▶ [Exercise objective]:
Look through the records below for the line with "for (int p = 0; p < NPH; p++) begin" and the line with "if (int'(y0) > mx0) mx0 = int'(y0);", then return those lines and all lines between, exactly.

[Stored items]
[Start of Attachment]
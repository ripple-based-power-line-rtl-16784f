// tb_freq_sweep: metric range of the receiver against input frequency.
//
// For input tones from 0.60 to 1.40 MHz (10 kHz steps, plus the two
// nominal tones and +-2 % around each) the testbench feeds an ideal square
// wave with 16 different starting phases, one reset per phase, and records
// the smallest and largest y0 and y1 of the second symbol after reset
// (the first one starts with two synchronizer samples that are not input). Every
// metric is also recomputed in the testbench from the stimulus and must
// match. It then checks the properties the receiver is designed for:
//   * a nominal tone gives its own metric = N/2 = 308 for every phase;
//   * within +-2 % of f0 the smallest y0 exceeds the largest y1, and within
//     +-2 % of f1 the smallest y1 exceeds the largest y0;
//   * between the two tones, the frequencies where the metric ranges
//     overlap lie more than 5 % away from both.
// The table of min/max values is printed.
`timescale 1ns/1ps
module tb_freq_sweep;
  localparam int N = 616;
  localparam real FCK = 50.0e6;
  localparam real F0 = FCK / 56.0, F1 = FCK / 44.0;
  localparam int NPH = 16;

  logic clk = 1'b0, rst_n = 1'b0, r_hat = 1'b0;
  logic bit_out, bit_valid;
  logic [9:0] y0, y1;
  int checks = 0, failures = 0;

  always #10 clk = ~clk;

  fsk_receiver dut (.clk, .rst_n, .r_hat, .bit_out, .bit_valid, .y0, .y1);

  task automatic check(input bit ok, input string what);
    checks++;
    if (!ok) begin failures++; if (failures < 20) $display("FAIL: %s", what); end
  endtask

  function automatic bit sq(input int t, input int period, input int delay);
    int p = (((t - delay) % period) + period) % period;
    return p < period / 2;
  endfunction

  function automatic int iabs(input int v);
    return v < 0 ? -v : v;
  endfunction

  // min/max of y0 and y1 over NPH phases of a tone at f
  task automatic sweep_point(input real f, output int mn0, output int mx0, output int mn1, output int mx1);
    bit r[2 * N + 8];
    mn0 = 1 << 20; mx0 = -1; mn1 = 1 << 20; mx1 = -1;
    for (int p = 0; p < NPH; p++) begin
      real ph = real'(p) / real'(NPH) + 0.013;
      int c[4];
      int e0, e1;
      foreach (r[k]) begin
        r[k] = (ph - $floor(ph)) < 0.5;
        ph += f / FCK;
      end
      c = '{default: 0};
      for (int t = N; t < 2 * N; t++) begin
        bit rs = (t >= 2) ? r[t - 2] : 1'b0;
        c[0] += int'(rs != sq(t, 56, 0));
        c[1] += int'(rs != sq(t, 56, 14));
        c[2] += int'(rs != sq(t, 44, 0));
        c[3] += int'(rs != sq(t, 44, 11));
      end
      e0 = iabs(c[0] - N / 2) + iabs(c[1] - N / 2);
      e1 = iabs(c[2] - N / 2) + iabs(c[3] - N / 2);
      rst_n = 1'b0;
      @(posedge clk); @(posedge clk);
      #1 rst_n = 1'b1;
      for (int j = 0; j <= 2 * N; j++) begin
        r_hat = r[j];
        @(posedge clk); #1;
      end
      check(bit_valid, $sformatf("f=%f: no decision after two symbols", f));
      check(int'(y0) == e0 && int'(y1) == e1, $sformatf("f=%f phase %0d: y0=%0d/%0d y1=%0d/%0d", f, p, y0, e0, y1, e1));
      if (int'(y0) < mn0) mn0 = int'(y0);
      if (int'(y0) > mx0) mx0 = int'(y0);
      if (int'(y1) < mn1) mn1 = int'(y1);
      if (int'(y1) > mx1) mx1 = int'(y1);
    end
  endtask

  initial begin
    int mn0, mx0, mn1, mx1;
    real overlap_lo = 10.0e6, overlap_hi = 0.0;
    real f, d;
    $display("  f [MHz]   min y0  max y0  min y1  max y1");
    for (int i = 0; i <= 80; i++) begin
      f = 0.60e6 + 10.0e3 * real'(i);
      sweep_point(f, mn0, mx0, mn1, mx1);
      $display("  %7.3f   %6d  %6d  %6d  %6d", f / 1.0e6, mn0, mx0, mn1, mx1);
      // overlap: neither metric clearly above the other
      if (f > F0 && f < F1 && !(mn0 > mx1) && !(mn1 > mx0)) begin
        if (f < overlap_lo) overlap_lo = f;
        if (f > overlap_hi) overlap_hi = f;
      end
    end
    // nominal tones: metric = N/2 for every phase
    sweep_point(F0, mn0, mx0, mn1, mx1);
    check(mn0 == N / 2 && mx0 == N / 2, $sformatf("nominal f0: y0 in [%0d,%0d]", mn0, mx0));
    check(mx1 < N / 4, $sformatf("nominal f0: max y1 %0d", mx1));
    sweep_point(F1, mn0, mx0, mn1, mx1);
    check(mn1 == N / 2 && mx1 == N / 2, $sformatf("nominal f1: y1 in [%0d,%0d]", mn1, mx1));
    check(mx0 < N / 4, $sformatf("nominal f1: max y0 %0d", mx0));
    // +-2 % tolerance around each tone
    for (int k = -2; k <= 2; k++) begin
      d = 0.01 * real'(k);
      sweep_point(F0 * (1.0 + d), mn0, mx0, mn1, mx1);
      $display("  f0 %0d%%: y0 in [%0d,%0d], y1 in [%0d,%0d]", k, mn0, mx0, mn1, mx1);
      check(mn0 > mx1, $sformatf("f0 %f: min y0 %0d <= max y1 %0d", d, mn0, mx1));
      sweep_point(F1 * (1.0 + d), mn0, mx0, mn1, mx1);
      $display("  f1 %0d%%: y1 in [%0d,%0d], y0 in [%0d,%0d]", k, mn1, mx1, mn0, mx0);
      check(mn1 > mx0, $sformatf("f1 %f: min y1 %0d <= max y0 %0d", d, mn1, mx0));
    end
    $display("metrics overlap between %0.3f and %0.3f MHz", overlap_lo / 1.0e6, overlap_hi / 1.0e6);
    check(overlap_lo > F0 * 1.05 && overlap_hi < F1 * 0.95, "overlap region far from both tones");
    $display("TB_RESULT checks=%0d failures=%0d", checks, failures);
    $finish;
  end

  initial begin
    repeat (100 * NPH * (2 * N + 4)) @(posedge clk);
    failures++;
    $display("FAIL: watchdog");
    $display("TB_RESULT checks=%0d failures=%0d", checks, failures);
    $finish;
  end
endmodule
[End of Attachment]
▶ [Task answer]:
    for (int p = 0; p < NPH; p++) begin
      real ph = real'(p) / real'(NPH) + 0.013;
      int c[4];
      int e0, e1;
      foreach (r[k]) begin
        r[k] = (ph - $floor(ph)) < 0.5;
        ph += f / FCK;
      end
      c = '{default: 0};
      for (int t = N; t < 2 * N; t++) begin
        bit rs = (t >= 2) ? r[t - 2] : 1'b0;
        c[0] += int'(rs != sq(t, 56, 0));
        c[1] += int'(rs != sq(t, 56, 14));
        c[2] += int'(rs != sq(t, 44, 0));
        c[3] += int'(rs != sq(t, 44, 11));
      end
      e0 = iabs(c[0] - N / 2) + iabs(c[1] - N / 2);
      e1 = iabs(c[2] - N / 2) + iabs(c[3] - N / 2);
      rst_n = 1'b0;
      @(posedge clk); @(posedge clk);
      #1 rst_n = 1'b1;
      for (int j = 0; j <= 2 * N; j++) begin
        r_hat = r[j];
        @(posedge clk); #1;
      end
      check(bit_valid, $sformatf("f=%f: no decision after two symbols", f));
      check(int'(y0) == e0 && int'(y1) == e1, $sformatf("f=%f phase %0d: y0=%0d/%0d y1=%0d/%0d", f, p, y0, e0, y1, e1));
      if (int'(y0) < mn0) mn0 = int'(y0);
      if (int'(y0) > mx0) mx0 = int'(y0);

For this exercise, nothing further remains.